__WORK ORDER__. Print every record word for word.

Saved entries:

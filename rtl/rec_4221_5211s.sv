// rec_4221_5211s: (4221) to (5211s) digit recoder for an N-digit word.
//
// Any of the 16 (4221) patterns of a digit is mapped to the single (5211s)
// pattern of the same value (0000 0001 0100 0101 0111 1000 1001 1100 1101
// 1111 for 0..9). Shifting the result left by one bit gives twice the value in
// (4221s), which is how every decimal x2 in the design is built. The logic is
// written from the value and the code table; a synthesis tool minimises it.
module rec_4221_5211s
  import dec_pkg::*;
#(
  parameter int unsigned N = 16
) (
  input  logic [4*N-1:0] d,
  output logic [4*N-1:0] o
);
  always_comb begin
    for (int i = 0; i < N; i++) o[4*i +: 4] = enc5211s(val4221(d[4*i +: 4]));
  end
endmodule
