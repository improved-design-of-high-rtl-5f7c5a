// tb_recoders: exhaustive test of the digit recoders.
// Every digit pattern is applied (two digits at a time); the value must be
// preserved, the (5211s) output must double correctly after a one-bit shift,
// and BCD outputs must hold valid digits. The (4221s)->(5211s) recoder is fed
// the ten (4221s) digits made by BCD->(4221) and must match the general
// (4221)->(5211s) recoder bit for bit.
module tb_recoders;
  import dec_tb_pkg::*;
  logic [7:0] d, o5211s, o4221, o4221b, o5421, o5421b, oxs6, o5211t, o5211u;
  int checks = 0, failures = 0;

  rec_4221_5211s #(.N(2)) u_a (.d(d), .o(o5211s));
  rec_bcd_4221   #(.N(2)) u_b (.bcd(d), .o(o4221));
  rec_5211_4221  #(.N(2)) u_c (.d(d), .o(o4221b));
  rec_bcd_5421   #(.N(2)) u_d (.bcd(d), .o(o5421));
  rec_4221_5421  #(.N(2)) u_e (.d(d), .o(o5421b));
  rec_4221_xs6   #(.N(2)) u_f (.d(d), .o(oxs6));
  rec_4221s_5211s #(.N(2)) u_g (.d(o4221), .o(o5211t));
  rec_4221_5211s #(.N(2)) u_h (.d(o4221), .o(o5211u));

  task automatic chk(input bit ok, input string what);
    checks++;
    if (!ok) begin
      failures++;
      $display("FAIL %s d=%b", what, d);
    end
  endtask

  initial begin
    #100000;
    failures++;
    $display("TB_RESULT checks=%0d failures=%0d", checks, failures);
    $finish;
  end

  initial begin
    for (int v = 0; v < 256; v++) begin
      d = 8'(v);
      #1;
      for (int i = 0; i < 2; i++) begin
        logic [3:0] di;
        logic [4:0] dbl;
        di = d[4*i +: 4];
        chk(dval(o5211s[4*i +: 4], C5211) === dval(di, C4221), "4221->5211s value");
        // shifted (5211s) digit: weight-5 bit is the carry, rest is 2Z mod 10
        dbl = {o5211s[4*i +: 4], 1'b0};
        chk(10 * int'(dbl[4]) + dval(dbl[3:0], C4221) === 2 * dval(di, C4221), "5211s doubling");
        chk(dval(o4221b[4*i +: 4], C4221) === dval(di, C5211), "5211->4221 value");
        chk(dval(o5421b[4*i +: 4], C5421) === dval(di, C4221) && o5421b[4*i +: 4] <= 4'd12,
            "4221->5421 value");
        chk(int'(oxs6[4*i +: 4]) === dval(di, C4221) + 6, "4221->xs6 value");
        if (di <= 4'd9) begin
          chk(dval(o4221[4*i +: 4], C4221) === int'(di), "bcd->4221 value");
          chk(dval(o5421[4*i +: 4], C5421) === int'(di) && o5421[4*i +: 4] <= 4'd12, "bcd->5421 value");
          chk(o5211t[4*i +: 4] === o5211u[4*i +: 4], "4221s->5211s code");
        end
      end
    end
    $display("TB_RESULT checks=%0d failures=%0d", checks, failures);
    $finish;
  end
endmodule
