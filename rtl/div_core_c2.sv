// div_core_c2: pipelined significand divider, Case 2 (two-term correction).
//
// With the same A = (Rh - Rl)/Rh^2 as Case 1 (A*R = 1 - e, e = (Rl/Rh)^2), it forms
//     P/R ~ ((2 - A*R)^2 - (1 - A*R)) * A*P = (1 + e + e^2)(1 - e) P/R = (1 - e^3) P/R,
// so the relative error is e^3 < 2^-(6*LUT_BITS) and a smaller table reaches double
// precision at the cost of one more multiplier stage.
// The datapath is the one the source design gives for this case: stage 1 is M1 = P(Rh-Rl),
// M2 = R(Rh-Rl) and the look-up of 1/Rh^2 in parallel; stage 2 is M3 = A*P and M4 = A*R; in stage 3 the bit inversion gives
// 2 - A*R and M5 squares it; in stage 4 the add logic subtracts 1 - A*R (the fraction bits of
// 2 - A*R) from M5's square and M6 multiplies the difference by A*P. Latency: four multiplier
// stages. A*P and 1 - A*R are carried across stage 3 in registers.
// Values are unsigned fixed point with 2 integer bits and F = 58 fraction bits (the source
// design marks its add logic as 58 bits wide); products are truncated.
//
// Interface: as div_core_c1, with LATENCY = 4 cycles.
module div_core_c2 #(
  parameter int unsigned LUT_BITS = 10,
  parameter int unsigned F        = 58
) (
  input  logic         clk,
  input  logic         rst_n,
  input  logic         in_valid,
  input  logic [52:0]  p_sig,
  input  logic [52:0]  r_sig,
  output logic         out_valid,
  output logic [F+1:0] q
);

  localparam int unsigned LATENCY = 4;
  localparam int unsigned W = F + 2;

  logic [52:0] rl_mask, rh, rl, rh_m_rl;
  logic [W-1:0] p_x, r_x, d_x;

  always_comb begin
    rl_mask = {1'b0, {LUT_BITS{1'b0}}, {(52 - LUT_BITS){1'b1}}};
    rh      = r_sig & ~rl_mask;
    rl      = r_sig & rl_mask;
    rh_m_rl = rh - rl;
    p_x     = {1'b0, p_sig, {(F - 52){1'b0}}};
    r_x     = {1'b0, r_sig, {(F - 52){1'b0}}};
    d_x     = {1'b0, rh_m_rl, {(F - 52){1'b0}}};
  end

  // stage 1
  logic [W-1:0] m1_p_d, m2_r_d, lut_a0;

  fix_mul #(.F(F)) u_m1 (.clk(clk), .a(p_x), .b(d_x), .p(m1_p_d));
  fix_mul #(.F(F)) u_m2 (.clk(clk), .a(r_x), .b(d_x), .p(m2_r_d));
  recip_lut #(.LUT_BITS(LUT_BITS), .F(F)) u_lut (
    .clk(clk), .idx(r_sig[51 -: LUT_BITS]), .q(lut_a0)
  );

  // stage 2
  logic [W-1:0] ap, ar;

  fix_mul #(.F(F)) u_m3 (.clk(clk), .a(m1_p_d), .b(lut_a0), .p(ap));
  fix_mul #(.F(F)) u_m4 (.clk(clk), .a(m2_r_d), .b(lut_a0), .p(ar));

  // stage 3: bit inversion, M5 = (2 - A*R)^2
  logic [W-1:0] two_m_ar, sq, ap_d, one_m_ar_d;

  always_comb begin
    if (ar[F]) two_m_ar = {2'b01, {F{1'b0}}};
    else       two_m_ar = {2'b01, ~ar[F-1:0]};
  end

  fix_mul #(.F(F)) u_m5 (.clk(clk), .a(two_m_ar), .b(two_m_ar), .p(sq));

  always_ff @(posedge clk) begin
    ap_d       <= ap;
    one_m_ar_d <= {2'b00, two_m_ar[F-1:0]};
  end

  // stage 4: add logic and M6
  logic [W-1:0] corr;

  always_comb corr = sq - one_m_ar_d;

  fix_mul #(.F(F)) u_m6 (.clk(clk), .a(corr), .b(ap_d), .p(q));

  logic [LATENCY-1:0] vpipe;

  always_ff @(posedge clk or negedge rst_n) begin
    if (!rst_n) vpipe <= '0;
    else        vpipe <= {vpipe[LATENCY-2:0], in_valid};
  end

  assign out_valid = vpipe[LATENCY-1];

endmodule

__EXPECTED ANSWER__.
filename rtl/rec_4221_5211s.sv
// rec_4221_5211s: (4221) to (5211s) digit recoder for an N-digit word.
//
// Any of the 16 (4221) patterns of a digit is mapped to the single (5211s)
// pattern of the same value (0000 0001 0100 0101 0111 1000 1001 1100 1101
// 1111 for 0..9). Shifting the result left by one bit gives twice the value in
// (4221s), which is how every decimal x2 in the design is built. The logic is
// written from the value and the code table; a synthesis tool minimises it.
module rec_4221_5211s
  import dec_pkg::*;
#(
  parameter int unsigned N = 16
) (
  input  logic [4*N-1:0] d,
  output logic [4*N-1:0] o
);
  always_comb begin
    for (int i = 0; i < N; i++) o[4*i +: 4] = enc5211s(val4221(d[4*i +: 4]));
  end
endmodule
repository improved-design-of-high-rtl-5f7c5a
// tb_recoders: exhaustive test of the digit recoders.
// Every digit pattern is applied (two digits at a time); the value must be
// preserved, the (5211s) output must double correctly after a one-bit shift,
// and BCD outputs must hold valid digits. The (4221s)->(5211s) recoder is fed
// the ten (4221s) digits made by BCD->(4221) and must match the general
// (4221)->(5211s) recoder bit for bit.
module tb_recoders;
  import dec_tb_pkg::*;
  logic [7:0] d, o5211s, o4221, o4221b, o5421, o5421b, oxs6, o5211t, o5211u;
  int checks = 0, failures = 0;

  rec_4221_5211s #(.N(2)) u_a (.d(d), .o(o5211s));
  rec_bcd_4221   #(.N(2)) u_b (.bcd(d), .o(o4221));
  rec_5211_4221  #(.N(2)) u_c (.d(d), .o(o4221b));
  rec_bcd_5421   #(.N(2)) u_d (.bcd(d), .o(o5421));
  rec_4221_5421  #(.N(2)) u_e (.d(d), .o(o5421b));
  rec_4221_xs6   #(.N(2)) u_f (.d(d), .o(oxs6));
  rec_4221s_5211s #(.N(2)) u_g (.d(o4221), .o(o5211t));
  rec_4221_5211s #(.N(2)) u_h (.d(o4221), .o(o5211u));

  task automatic chk(input bit ok, input string what);
    checks++;
    if (!ok) begin
      failures++;
      $display("FAIL %s d=%b", what, d);
    end
  endtask

  initial begin
    #100000;
    failures++;
    $display("TB_RESULT checks=%0d failures=%0d", checks, failures);
    $finish;
  end

  initial begin
    for (int v = 0; v < 256; v++) begin
      d = 8'(v);
      #1;
      for (int i = 0; i < 2; i++) begin
        logic [3:0] di;
        logic [4:0] dbl;
        di = d[4*i +: 4];
        chk(dval(o5211s[4*i +: 4], C5211) === dval(di, C4221), "4221->5211s value");
        // shifted (5211s) digit: weight-5 bit is the carry, rest is 2Z mod 10
        dbl = {o5211s[4*i +: 4], 1'b0};
        chk(10 * int'(dbl[4]) + dval(dbl[3:0], C4221) === 2 * dval(di, C4221), "5211s doubling");
        chk(dval(o4221b[4*i +: 4], C4221) === dval(di, C5211), "5211->4221 value");
        chk(dval(o5421b[4*i +: 4], C5421) === dval(di, C4221) && o5421b[4*i +: 4] <= 4'd12,
            "4221->5421 value");
        chk(int'(oxs6[4*i +: 4]) === dval(di, C4221) + 6, "4221->xs6 value");
        if (di <= 4'd9) begin
          chk(dval(o4221[4*i +: 4], C4221) === int'(di), "bcd->4221 value");
          chk(dval(o5421[4*i +: 4], C5421) === int'(di) && o5421[4*i +: 4] <= 4'd12, "bcd->5421 value");
          chk(o5211t[4*i +: 4] === o5211u[4*i +: 4], "4221s->5211s code");
        end
      end
    end
    $display("TB_RESULT checks=%0d failures=%0d", checks, failures);
    $finish;
  end
endmodule
filename rtl/div_core_c2.sv
// div_core_c2: pipelined significand divider, Case 2 (two-term correction).
//
// With the same A = (Rh - Rl)/Rh^2 as Case 1 (A*R = 1 - e, e = (Rl/Rh)^2), it forms
//     P/R ~ ((2 - A*R)^2 - (1 - A*R)) * A*P = (1 + e + e^2)(1 - e) P/R = (1 - e^3) P/R,
// so the relative error is e^3 < 2^-(6*LUT_BITS) and a smaller table reaches double
// precision at the cost of one more multiplier stage.
// The datapath is the one the source design gives for this case: stage 1 is M1 = P(Rh-Rl),
// M2 = R(Rh-Rl) and the look-up of 1/Rh^2 in parallel; stage 2 is M3 = A*P and M4 = A*R; in stage 3 the bit inversion gives
// 2 - A*R and M5 squares it; in stage 4 the add logic subtracts 1 - A*R (the fraction bits of
// 2 - A*R) from M5's square and M6 multiplies the difference by A*P. Latency: four multiplier
// stages. A*P and 1 - A*R are carried across stage 3 in registers.
// Values are unsigned fixed point with 2 integer bits and F = 58 fraction bits (the source
// design marks its add logic as 58 bits wide); products are truncated.
//
// Interface: as div_core_c1, with LATENCY = 4 cycles.
module div_core_c2 #(
  parameter int unsigned LUT_BITS = 10,
  parameter int unsigned F        = 58
) (
  input  logic         clk,
  input  logic         rst_n,
  input  logic         in_valid,
  input  logic [52:0]  p_sig,
  input  logic [52:0]  r_sig,
  output logic         out_valid,
  output logic [F+1:0] q
);

  localparam int unsigned LATENCY = 4;
  localparam int unsigned W = F + 2;

  logic [52:0] rl_mask, rh, rl, rh_m_rl;
  logic [W-1:0] p_x, r_x, d_x;

  always_comb begin
    rl_mask = {1'b0, {LUT_BITS{1'b0}}, {(52 - LUT_BITS){1'b1}}};
    rh      = r_sig & ~rl_mask;
    rl      = r_sig & rl_mask;
    rh_m_rl = rh - rl;
    p_x     = {1'b0, p_sig, {(F - 52){1'b0}}};
    r_x     = {1'b0, r_sig, {(F - 52){1'b0}}};
    d_x     = {1'b0, rh_m_rl, {(F - 52){1'b0}}};
  end

  // stage 1
  logic [W-1:0] m1_p_d, m2_r_d, lut_a0;

  fix_mul #(.F(F)) u_m1 (.clk(clk), .a(p_x), .b(d_x), .p(m1_p_d));
  fix_mul #(.F(F)) u_m2 (.clk(clk), .a(r_x), .b(d_x), .p(m2_r_d));
  recip_lut #(.LUT_BITS(LUT_BITS), .F(F)) u_lut (
    .clk(clk), .idx(r_sig[51 -: LUT_BITS]), .q(lut_a0)
  );

  // stage 2
  logic [W-1:0] ap, ar;

  fix_mul #(.F(F)) u_m3 (.clk(clk), .a(m1_p_d), .b(lut_a0), .p(ap));
  fix_mul #(.F(F)) u_m4 (.clk(clk), .a(m2_r_d), .b(lut_a0), .p(ar));

  // stage 3: bit inversion, M5 = (2 - A*R)^2
  logic [W-1:0] two_m_ar, sq, ap_d, one_m_ar_d;

  always_comb begin
    if (ar[F]) two_m_ar = {2'b01, {F{1'b0}}};
    else       two_m_ar = {2'b01, ~ar[F-1:0]};
  end

  fix_mul #(.F(F)) u_m5 (.clk(clk), .a(two_m_ar), .b(two_m_ar), .p(sq));

  always_ff @(posedge clk) begin
    ap_d       <= ap;
    one_m_ar_d <= {2'b00, two_m_ar[F-1:0]};
  end

  // stage 4: add logic and M6
  logic [W-1:0] corr;

  always_comb corr = sq - one_m_ar_d;

  fix_mul #(.F(F)) u_m6 (.clk(clk), .a(corr), .b(ap_d), .p(q));

  logic [LATENCY-1:0] vpipe;

  always_ff @(posedge clk or negedge rst_n) begin
    if (!rst_n) vpipe <= '0;
    else        vpipe <= {vpipe[LATENCY-2:0], in_valid};
  end

  assign out_valid = vpipe[LATENCY-1];

endmodule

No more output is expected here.